Document Type : Research Paper

Abstract

This study aimed to create a hoof lamellae model by combining the histomorphometric data of lamellae from animals with odd and even toes. The comparison study showed that odd-toed horses and donkeys have two unique types of epidermal lamellae (EL) in the innermost layer of the capsular wall, known as primary (PEL) and secondary epidermal lamellae (SEL). In contrast, even-toed cows and camels have only PEL. These lamellae form a complex and complicated dermo-epidermal connection by interlocking with the corresponding primary (PDL) and secondary dermal lamellae (SDL). The PEL were all the same shape, and cells made up the intertubular horn of the stratum medium. Animals with odd toes had SEL. A group of non-cornified basal cells and a central area with partially keratinized cells were composed of these Els. A distinct and straightforward connection between SEL and PEL was shown via connective tissue fibers. In both odd-toed and even-toed animals, the PEL originates from basal cells placed at the proximal extremity of the stratum internum. As the cells migrate towards the outermost edge, they undergo keratinization, contributing to the overall count of keratinized cells in the PEL. The results indicated significant differences in lamellae between those animals with odd-toed and even-toed feet. In addition, the current outcomes deliver a new perspective on the relationship between the architecture of hoof lamellae in animals with odd or even toes and their increased ability for keratin formation, which might explain the development of hoof diseases in the future.

Keywords

Main Subjects

Highlights

  1. Morphometric data showed that odd-toed animals had PEL and SEL, whereas even-toed animals had just PEL.
  2. The data contribute further knowledge to the framework for investigating the role of this architectural design in hoof morphology.
  3. The data are expected to be linked to the attributes and mechanisms of hoof development, and any malfunction in this link results in discomfort and lameness in the foot. 

Full Text

Introduction

 

The mammalian distal limb exhibits significant morphological variety in its integumentary appendages, including claws, nails, and hooves.
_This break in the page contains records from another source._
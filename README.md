# On-the-fly attestation of partial FPGA reconfiguration

When an FPGA is partially reconfigured at run time, the bitstream usually
comes from storage that cannot be trusted. A corrupted or forged bitstream
could load the wrong function, or overwrite logic outside the slot it was
meant for: logic that must keep running. This design is an attestation
module that sits next to the FPGA's internal configuration port (ICAP) and
watches the bytes that go into it. It does two things while the bitstream
is being loaded, without slowing the load:

* **Region delimitation.** It parses the configuration packets as they
  pass. It aborts the reconfiguration as soon as a frame outside a fixed
  reconfigurable region is about to be written, or when a command appears
  that would take the configuration out of its control (SWITCH, SHUTDOWN,
  multiple-frame write).
* **Hardware validation.** It computes the SHA-256 digest of everything
  after the sync sequence. It also counts the 32-bit words. When loading
  ends, the host reads back the digest, the word count and the abort code,
  and compares them with the expected values of the bitstream it meant to
  load.

Region delimitation is what makes after-the-fact validation safe. A digest
can only be checked once the whole bitstream is in. Meanwhile a bad
bitstream can at worst damage the region that is being replaced anyway.

The RTL targets the Virtex-II Pro configuration interface: an 8-bit ICAP at
50 MHz and the Virtex-II Pro packet format. Some of the choices below go
beyond what the published design specifies. The section "Where this RTL
makes its own choices" lists them.

## Structure

```
                 clk_icap (50 MHz)                 |        clk_hash (100 MHz)
                                                   |
 icap_data[7:0] ──> sync_filter ──word[31:0]──┬────> async_fifo ──> hash_control ──> sha256_core
 icap_ce/write       (drop header,  new_packet│     |  (128x32)      (feeds blocks,   (65 cycles
                      pack 4 bytes)           │     |   full ─> halt  pads, ready,     per block)
                                              ├──> region_delimiter ──> abort        register mux)
                                              │     |   abort_code[3:0] ──────────┐       │
                                              └──> packet_counter ── count[27:0] ─┴──> data[31:0]
                                                   |                    reset_icap <── (status read)
```

| Module | Clock | Role |
|---|---|---|
| `sync_filter` | ICAP | Drops bytes until `FF FF FF FF AA 99 55 66` has been seen, then packs every 4 bytes into a word (first byte in [31:24]) and pulses `new_packet`. |
| `region_delimiter` | ICAP | Packet parser and rule checker; sticky `abort` and 4-bit `abort_code`. |
| `packet_counter` | ICAP | 28-bit count of packet words, saturating. |
| `async_fifo` | both | 128 x 32 dual-clock FIFO with Gray-coded pointers. It gives `full` (early, used as halt), `empty`, a word count and "512 bits available". |
| `sha256_core` | hash | SHA-256 compression, one round per cycle, 65 cycles per 512-bit block. |
| `hash_control` | hash | Block scheduling, zero completion of the last block, `ready`, register-bank multiplexer, ICAP-side reset. |
| `bit_sync` | – | Two-flop synchroniser for the reset signals that cross into the ICAP domain. |
| `attest_pkg` | – | Packet encodings, register and command codes, abort codes, SHA-256 constants. |
| `attestation_top` | – | Connects everything. |

The hash side runs at a higher clock than the ICAP on purpose. At 50 MHz a
65-cycle SHA-256 core takes in 512/65 x 50 MHz = 393.8 Mbit/s. The ICAP
delivers 8 bits x 50 MHz = 400 Mbit/s, which is slightly more. At 100 MHz the
core takes in 787.7 Mbit/s, so the FIFO only absorbs jitter and `halt`
never rises at full ICAP speed. The end-to-end testbench checks this. If the
hash clock is slower, the FIFO fills, `full` rises and the reconfiguration
master must pause.

## The packet parser and its rules

This is the part to read carefully before changing anything.

After the sync sequence, the Virtex-II Pro stream is made only of packets:

* **Type 1 header** `[31:29]=001, [28:27]=op, [26:13]=register, [10:0]=word count`
* **Type 2 header** `[31:29]=010, [28:27]=op, [26:0]=word count`. It continues
  the register named by the last type 1 header and is used for long
  frame-data writes.
* `op` is `10` for write, `01` for read and `00` for no-op. Only writes carry payload
  words in the input stream.

`region_delimiter` has two states, *header* and *data*. In *data* it counts
down the payload words and sends each one to a check that depends on the
target register:

| Target | What happens |
|---|---|
| FAR (1) | Loads the parser's own frame address, bits [26:9] of the word: block type, major and minor address, taken as one linear frame number. The word index within the frame is cleared. |
| FLR (11) | The value must equal `FLR_VALUE`, which defaults to the frame length `FRAME_WORDS`. Otherwise abort code 2. |
| CMD (4) | SWITCH (9) gives abort code 3, SHUTDOWN (11) code 4, MFWR (2) code 5. Other commands are allowed. |
| FDRI (2) | Frame data. At the first word of each frame, the current frame number must lie in `[REGION_FIRST, REGION_LAST]`, otherwise abort code 1. After `FRAME_WORDS` words the frame number goes up by one. |
| MFWR (10) | Any write header to it aborts at once with code 6. |
| other | Payload skipped. |

A word that is neither a type 1 nor a type 2 header, where a header is due,
aborts with code 7. The parser could not follow the stream after such a
word. Because payload words are counted, frame data that happens to look
like a command is never taken for one. The testbenches mix such look-alike
words into the frame data on purpose.

The first violation sets `abort` and latches its code. Both hold, and
parsing stops, until the ICAP-side reset. The abort is registered one ICAP
cycle after the last byte of the offending word. The ICAP acts on a 32-bit
word only after the next word has arrived, so the reconfiguration master
has most of a word time to stop before the offending word takes effect.

Why these commands are refused:

* SWITCH changes the configuration clock and could push the system outside
  its timing.
* SHUTDOWN stops the configured logic, which includes this module.
* Multiple-frame write copies one frame to several addresses. A parser that
  follows one frame address at a time could not check them all.

### Frame numbering is simplified

The real device advances the frame address column by column: minor addresses
wrap within a column, and then the major address goes up. Here the 18-bit
field is treated as a plain counter. A region is therefore a range of these
numbers. That matches a real region only when the region starts and ends on
column boundaries and the FDRI write stays inside it. The Virtex-II pad
frame, the extra frame written at the end of an FDRI write, is not modelled.
Set `REGION_LAST` one frame past the slot if your bitstreams include it. The
frame length default of 206 words is the usual XC2VP30 figure. Check
it against your device's configuration guide.

## Hashing

`hash_control` starts a block whenever the FIFO reports 16 words (512 bits)
and the core can accept a start. During rounds 0 to 15 the core asks for one
message word per cycle (`msg_req`), and the controller pops the FIFO in the
same cycle. The FIFO read port is fall-through, so the head word is always
on `rd_data`. Rounds 16 to 63 compute the message schedule from a 16-word window.
A block takes 64 round cycles plus one cycle that adds the working variables
into the digest. The next block can start in that last cycle, so blocks run
back to back every 65 cycles.

The digest is **not** standard SHA-256 of the bitstream:

* Hashing starts with the first word after the sync sequence. The header and
  the sync word are not hashed.
* No `1` bit and no length field are appended. If the stream is not a whole
  number of blocks, the last block is completed with zero words. The word
  count is reported separately and must be checked separately.
* Hashing does not stop at the end of a bitstream. Anything appended after
  it, including a second bitstream, is also hashed, so it shows up in the
  digest.

The expected digest for a bitstream file is therefore SHA-256 compression,
starting from the standard initial value, over the words after the sync
sequence, zero-filled to a multiple of 16 words.

## Host interface and end-of-load sequence

The host side is synchronous to `clk_hash`.

| Address | Data |
|---|---|
| 0 to 7 | digest words H0 to H7 (address 0 is the most significant) |
| 8 | status: `{abort_code[3:0], count[27:0]}` |
| 9 to 15 | 0 |

`data` follows `address` combinationally. `rd_strobe` marks a read; only the
status read has a side effect.

Sequence for one bitstream:

1. Pulse `global_reset` for at least two `clk_icap` cycles.
2. Stream the bitstream into the ICAP. Pause while `halt` is high. Stop for
   good if `abort` rises.
3. Pulse `read_hash`. After `SETTLE` (8) cycles, which let the last words
   cross the FIFO synchronisers, the controller hashes any remaining full
   blocks and then the zero-completed partial block. It then raises `ready`.
   `busy_hash` is high while a block is being compressed and from
   `read_hash` until `ready`.
4. Read address 8. This raises the ICAP-side reset: filter, region
   delimiter and counter are cleared for the next bitstream. The reset
   is held until eight digest reads follow.
5. Read addresses 0 to 7, then pulse `global_reset` to clear the hash side.

The host compares digest, count and abort code with the values expected for
the bitstream it sent.

## Parameters

| Module | Parameter | Default | Meaning |
|---|---|---|---|
| `attestation_top`, `region_delimiter` | `FRAME_WORDS` | 206 | words per configuration frame |
| `region_delimiter` | `FLR_VALUE` | `FRAME_WORDS` | value FLR must be written with |
| `attestation_top`, `region_delimiter` | `REGION_FIRST` / `REGION_LAST` | 0x04000 / 0x04FFF | inclusive range of frame numbers (FAR[26:9]) that may be written |
| `attestation_top`, `async_fifo` | `FIFO_DEPTH` / `DEPTH` | 128 | FIFO words |
| `async_fifo` | `HALT_MARGIN` | 2 | `full` rises this many words before the FIFO is really full |
| `packet_counter` | `WIDTH` | 28 | count width |
| `hash_control` | `SETTLE` | 8 | hash cycles waited after `read_hash` |

## Where this RTL makes its own choices

The published design gives the block structure, the widths (8-bit input,
32-bit words, 28-bit count, 4-bit abort value, 256-bit digest, 32-bit read
bus), the two clock domains, the sync sequence, the refused commands, the
65-cycle SHA-256 block time, the 128-word FIFO, zero completion of the last
block, and the reset order. The following are choices made here:

* The binary encodings are those of the Virtex-II Pro configuration logic:
  packet headers, register addresses and command codes.
* Abort code numbering, given in the parser table above.
* Linear frame numbering, the default region bounds, and FLR holding the
  frame length in words.
* Aborting on a word that is not a packet header, and refusing writes to
  the MFWR register as well as the MFWR command.
* The register map, the placement of the abort code in the status word, and
  the `rd_strobe` signal.
* `ce` and `write` are active high. On the real ICAP primitive they are
  active low, so invert them at the top if you snoop the primitive's pins.
* `global_reset` is synchronous to the hash clock. It is carried into the
  ICAP domain by a synchroniser.
* The count and the abort code cross into the hash domain without a
  handshake. They are static by the time they are read.
* The FIFO is written here as a Gray-pointer FIFO with an array memory. It
  replaces a vendor-generated FIFO, and its `full` rises two entries early.
* The SHA-256 core is an original one-round-per-cycle design. Only its
  65-cycle block time is taken from the published design.
* The counter saturates rather than wrapping.

Not included: the ICAP primitive itself and the reconfiguration master that
drives it. These are parts of the surrounding system; the top exposes their
signals. The SHA-1 variant appears in the published design only as an area
comparison and is not included either.

## Verification

Each testbench checks itself. It prints `TB_RESULT checks=N failures=M`
and has a watchdog.

| Testbench | What it checks |
|---|---|
| `tb_sha256_core` | The published SHA-256 digests of "abc" and of the 56-byte two-block message, fed back to back. Random block chains against an independent reference model (`tb/sha256_ref_pkg.sv`, which derives the round constants from cube roots of primes). Exactly 65 cycles per block. |
| `tb_sync_filter` | Near misses of the sync sequence do not synchronise. Words come out in order, one cycle after their fourth byte, with random idle cycles. A reset re-arms the filter. |
| `tb_region_delimiter` | Legal streams with type 1 and type 2 counts and look-alike data. FAR below and above the region. Overrun past the region end. Wrong FLR. SWITCH, SHUTDOWN and MFWR. MFWR register. Non-header word. Abort in the cycle after the offending word. |
| `tb_packet_counter` | Count against a model. Saturation at a reduced width. Reset. |
| `tb_async_fifo` | Order and completeness across two unrelated clocks, with fast and slow readers. `full` is reached. Reads of an empty FIFO are ignored. `block_avail` is consistent and the count is conservative. |
| `tb_hash_control` | FIFO, core and controller together, for 0, 16, 37 and 64 words. Zero completion. Status word. `busy_hash` and `ready`. ICAP-side reset held over the eight digest reads. 65-cycle block spacing. |
| `tb_workloads` | The two sizes the design is meant for, at nominal clocks. A 1.4 Mbit partial bitstream (213 frames, 43,905 words) loads in 175,629 ICAP cycles (3.5 ms). A bitstream the size of a full XC2VP30 configuration (1.7 Mbyte, 425,005 words) loads in 1,700,029 cycles (34.0 ms); it runs on an instance whose region covers the whole device. Neither load is ever halted, and `ready` follows `read_hash` within about 130 hash cycles. Digest and count are checked. |
| `tb_attestation_top` | The whole module at its default parameters, driven byte by byte. One legal load, a second legal load with a slowed hash clock (so `halt` must throttle the master), and one load for each of the seven abort codes. Every digest and count is checked against the reference model. It also checks that abort comes before the next word is complete, that no halt occurs at nominal clocks, and that each mechanism happened at least once. |

To run a testbench with Verilator 5 from the folder that holds `rtl/` and
`tb/`:

```
verilator --binary --timing --assert -Wno-fatal --timescale 1ns/1ps \
  -Irtl -Itb -y rtl -y tb \
  rtl/attest_pkg.sv tb/bitgen_pkg.sv tb/sha256_ref_pkg.sv \
  tb/tb_attestation_top.sv --top-module tb_attestation_top
./obj_dir/Vtb_attestation_top
```

Replace the testbench name to run another one. Every testbench finishes within a few
seconds. The simulator has no X state, so every register that is
read is reset. The only exception is the `bit_sync` flops, which settle after
two cycles of a held input. Assertions in `async_fifo` and `hash_control`
flag a write into a really full FIFO, a pop of an empty FIFO and a block
started while the core is busy.

What has not been verified: behaviour on real hardware, timing closure, and
real Virtex-II Pro bitstreams. The test streams are generated with the same
packet format assumptions as the parser.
This variation is observed across closely related mammalian species and even within the same family (1-3) asserts that the dermal papillae of growing horse hooves exhibit distinct characteristics compared to those of even-toed cattle or pigs and other comparable digital end organs such as the nail and claw. It has been found that the dermal papillae on dog and cat claws could be better developed on the odd and even toe adaptive angulates such as cattle and/or equine capsular walls (3). Due to evolutionary history, this corresponds to homology theory (1). The hoof compartments, including the sole, are similar to those in pig, sheep, and cow hooves or feline and canine claws (4,5), as well as those in primate nails (6). Digital end structures can be conceptualized as entities capable of adjusting to diverse mechanical forces. Consequently, a cornified layer develops, such as in the distal compartments of mammals (3,7), which offers mechanical strength. The hoof wall's inner surface has a lamellar structure that is 2-3 mm thick, with tubules positioned between the lamellae (8). The capsule wall consists of three distinct layers, namely the externum (periople), the medium (coronet), and the interior (lamellatum). The epidermal lamellae's orientation on the horsefoot's inner surface is from the proximal to the distal region (9). The equine inner capsular wall is made up of primary and secondary epidermal lamellae (P and SEL) that are interconnected with the dermal lamellae (DL) (9,10). Under the distal phalanx, a digital cushion is essential in a bovine hoof. In cattle feet, a hairless epidermis displays three distinctive cellular stratums: [1] a glossy stratum corneum, [2] the underlying epidermal cell stratums, and [3] the stratum dermis on the posterior surface of the feet. A camel's claw consists of a fold, a wall, and a sole (11). The fore and back digital pads contain the epidermis, dermis, and subcutis. While a large subcutaneous cushion is present in elephants' feet (12), fat and connective tissue make up these cushions. However, the ovine (13) doesn't have digital pads on its feet like the bovine, but elephants do (12). Many animals, including bovine, equine, camel, and swine, have been shown to have complex circulatory systems in their hooves (5,14).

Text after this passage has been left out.